Thanks for your time,

Cassie McDaniel

I’m definitely not saying your cover letter should sound like me – it should very much sound like you – but you really don’t have to reinvent the wheel for this or spend too much time on it. Keep it straightforward, brief (for crying out loud keep it brief), and be honest about why you’re interested.

The cover letter is just the beginning. It’s getting that foot in the door, which I acknowledge can be difficult. I hope this makes it easier.  Tomorrow I’ll share some tips for improving your design portfolio which will be the real clincher! ‘Til then, amigos.

June 15, 2015

Design Hiring Process

This week I am sharing a series of posts to reach design candidates in far-flung corners of the Internet to fill this UX/UI designer role at Mozilla Foundation, and to improve the quality of design candidates everywhere! Check this post for a listing of all the topics as I post them.

First: a warning. Everything I’m writing about over the next few days is dependent on a number of factors – who I am, who you are, what kind of organization I work at, what industry we’re in, what time of day it is and whether or not it is raining. Nothing is a rule. Please don’t do exactly what I tell you; adjust it as necessary. My main objective is to just offer insight, a small glimpse behind the hiring curtains, data points – so that you can go forward and make your own informed decisions about what to do or say, what not to do or say. If some of this advice helps you find a job, amazing, the Internet works! If it prevents you from getting a job, then Brett Gaylor my previous boss taught me everything I know. :)

Okay, now that the disclaimer is out of the way!

Tomorrow we’ll get into the nitty gritty of how to be a better applicant, but today I wanted to start with outlining the hiring process. We’ve all been there as applicants, but not everyone’s been on the other side of the fence doing the hiring and it can be helpful to know how things look from the employer’s perspective. I’ll show you how it works on my team at Mozilla (other teams at Mozilla will be different).
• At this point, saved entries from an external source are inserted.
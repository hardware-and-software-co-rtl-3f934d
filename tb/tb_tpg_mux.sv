// Self-checking test of tpg_mux with random inputs: the selected source's
// pattern and valid come out, and next reaches only the selected source.
module tb_tpg_mux;
  int checks = 0, failures = 0;
  logic det_sel, rnd_valid, det_valid, next, rnd_next, det_next, valid;
  logic [4:0] rnd_pattern, det_pattern, pattern;

  tpg_mux dut (.*);

  initial begin
    for (int i = 0; i < 200; i++) begin
      {det_sel, rnd_valid, det_valid, next} = 4'($urandom);
      rnd_pattern = 5'($urandom);
      det_pattern = 5'($urandom);
      #1;
      checks++;
      if (pattern !== (det_sel ? det_pattern : rnd_pattern) ||
          valid !== (det_sel ? det_valid : rnd_valid) ||
          rnd_next !== (next && !det_sel) || det_next !== (next && det_sel)) begin
        failures++;
        $display("FAIL sel=%b pat=%b valid=%b rn=%b dn=%b", det_sel, pattern, valid, rnd_next, det_next);
      end
    end
    $display("TB_RESULT checks=%0d failures=%0d", checks, failures);
    $finish;
  end

  initial begin
    #10000;
    failures++;
    $display("TB_RESULT checks=%0d failures=%0d", checks, failures);
    $finish;
  end
endmodule
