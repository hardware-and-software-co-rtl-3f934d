// ISCAS-85 benchmark C17 as the module under test, prepared for hardware
// fault injection. C17 has five inputs (N1 N2 N3 N6 N7), two outputs (N22,
// N23) and six two-input NAND gates joined by four internal wires (N10, N11,
// N16, N19). Each of its 11 mutually exclusive lines - inputs, outputs and
// internal wires - passes through a fault_inject_mux, so a stuck-at fault on
// a fanout stem reaches all of its branches. The gate netlist is the standard
// C17 one; the line numbering (sel index) is this design's own and is listed
// in bist_pkg::c17_line_e. Purely combinational.
// pi bit i = i-th input in the order N1 N2 N3 N6 N7; po bit 0 = N22, bit 1 = N23.
module c17_mut
  import bist_pkg::*;
(
  input  logic [C17_N_IN-1:0]  pi,
  input  logic [1:0]           sel [C17_N_LINES],
  output logic [C17_N_OUT-1:0] po
);
  // Line positions as plain integers.
  localparam int I1  = int'(L_N1),  I2  = int'(L_N2),  I3  = int'(L_N3);
  localparam int I6  = int'(L_N6),  I7  = int'(L_N7),  I10 = int'(L_N10);
  localparam int I11 = int'(L_N11), I16 = int'(L_N16), I19 = int'(L_N19);
  localparam int I22 = int'(L_N22), I23 = int'(L_N23);

  logic [C17_N_LINES-1:0] raw;   // driving side of every line
  logic [C17_N_LINES-1:0] ln;    // load side of every line (after the mux)

  for (genvar i = 0; i < C17_N_LINES; i++) begin : g_inj
    fault_inject_mux u_mux (
      .sel_a  (sel[i][1]),
      .sel_b  (sel[i][0]),
      .wire_in(raw[i]),
      .mux_out(ln[i])
    );
  end

  always_comb begin
    raw[I1]  = pi[0];
    raw[I2]  = pi[1];
    raw[I3]  = pi[2];
    raw[I6]  = pi[3];
    raw[I7]  = pi[4];
    raw[I10] = ~(ln[I1]  & ln[I3]);
    raw[I11] = ~(ln[I3]  & ln[I6]);
    raw[I16] = ~(ln[I2]  & ln[I11]);
    raw[I19] = ~(ln[I11] & ln[I7]);
    raw[I22] = ~(ln[I10] & ln[I16]);
    raw[I23] = ~(ln[I16] & ln[I19]);
  end

  assign po = {ln[I23], ln[I22]};
endmodule
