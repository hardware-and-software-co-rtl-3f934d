// Self-checking test of c17_mut. A reference model of C17 written from its
// gate equations, with one net forced at a time, is compared with the module
// for all 32 input patterns, fault-free and with each of the 22 single
// stuck-at faults. Lines are numbered as in bist_pkg::c17_line_e.
module tb_c17_mut;
  import bist_pkg::*;
  int checks = 0, failures = 0;
  logic [4:0] pi;
  logic [1:0] sel [C17_N_LINES];
  logic [1:0] po;

  c17_mut dut (.pi, .sel, .po);

  // Reference: f_line < 0 means fault-free.
  function automatic logic [1:0] ref_c17(input logic [4:0] v, input int f_line, input bit f_val);
    logic n1, n2, n3, n6, n7, n10, n11, n16, n19, n22, n23;
    n1 = (f_line == 0) ? f_val : v[0];
    n2 = (f_line == 1) ? f_val : v[1];
    n3 = (f_line == 2) ? f_val : v[2];
    n6 = (f_line == 3) ? f_val : v[3];
    n7 = (f_line == 4) ? f_val : v[4];
    n10 = (f_line == 7)  ? f_val : !(n1 && n3);
    n11 = (f_line == 8)  ? f_val : !(n3 && n6);
    n16 = (f_line == 9)  ? f_val : !(n2 && n11);
    n19 = (f_line == 10) ? f_val : !(n11 && n7);
    n22 = (f_line == 5)  ? f_val : !(n10 && n16);
    n23 = (f_line == 6)  ? f_val : !(n16 && n19);
    return {n23, n22};
  endfunction

  initial begin
    for (int f = -1; f < int'(C17_N_LINES); f++)
      for (int s = 0; s < 2; s++) begin
        if (f < 0 && s == 1) continue;
        for (int i = 0; i < C17_N_LINES; i++)
          sel[i] = (i == f) ? (s ? 2'b10 : 2'b01) : ((i % 2) ? 2'b11 : 2'b00);
        for (int v = 0; v < 32; v++) begin
          pi = 5'(v);
          #1;
          checks++;
          if (po !== ref_c17(pi, f, s[0])) begin
            failures++;
            $display("FAIL line=%0d sa%0d pi=%b po=%b exp %b", f, s, pi, po, ref_c17(pi, f, s[0]));
          end
        end
      end
    $display("TB_RESULT checks=%0d failures=%0d", checks, failures);
    $finish;
  end

  initial begin
    #100000;
    failures++;
    $display("TB_RESULT checks=%0d failures=%0d", checks, failures);
    $finish;
  end
endmodule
For the record, “How does your hiring process work?” is also a perfectly legitimate question to ask in your first interview no matter where you are interviewing. It will help you avoid the stress of not knowing response timelines or how much time you need to set aside for future interviews or other activities you might be asked to do.

What happens before the job is posted?

Justifying that a new hire is needed to the powers that be can be a lengthy affair. I don’t fully understand every detail of it, but the gist is that at a company as big as Mozilla it isn’t as simple as factoring a new salary into the budget and posting the position. That’s part of it – employee costs at Mozilla have a huge financial algorithm behind them (salary, benefits, equipment, office space, travel expenses, setup costs, even snacks and meals, and then measuring that against existing and projected budgets) but there is also the factor of how new employees will fit into existing teams and strategic plans. That’s the part I have a better sense of.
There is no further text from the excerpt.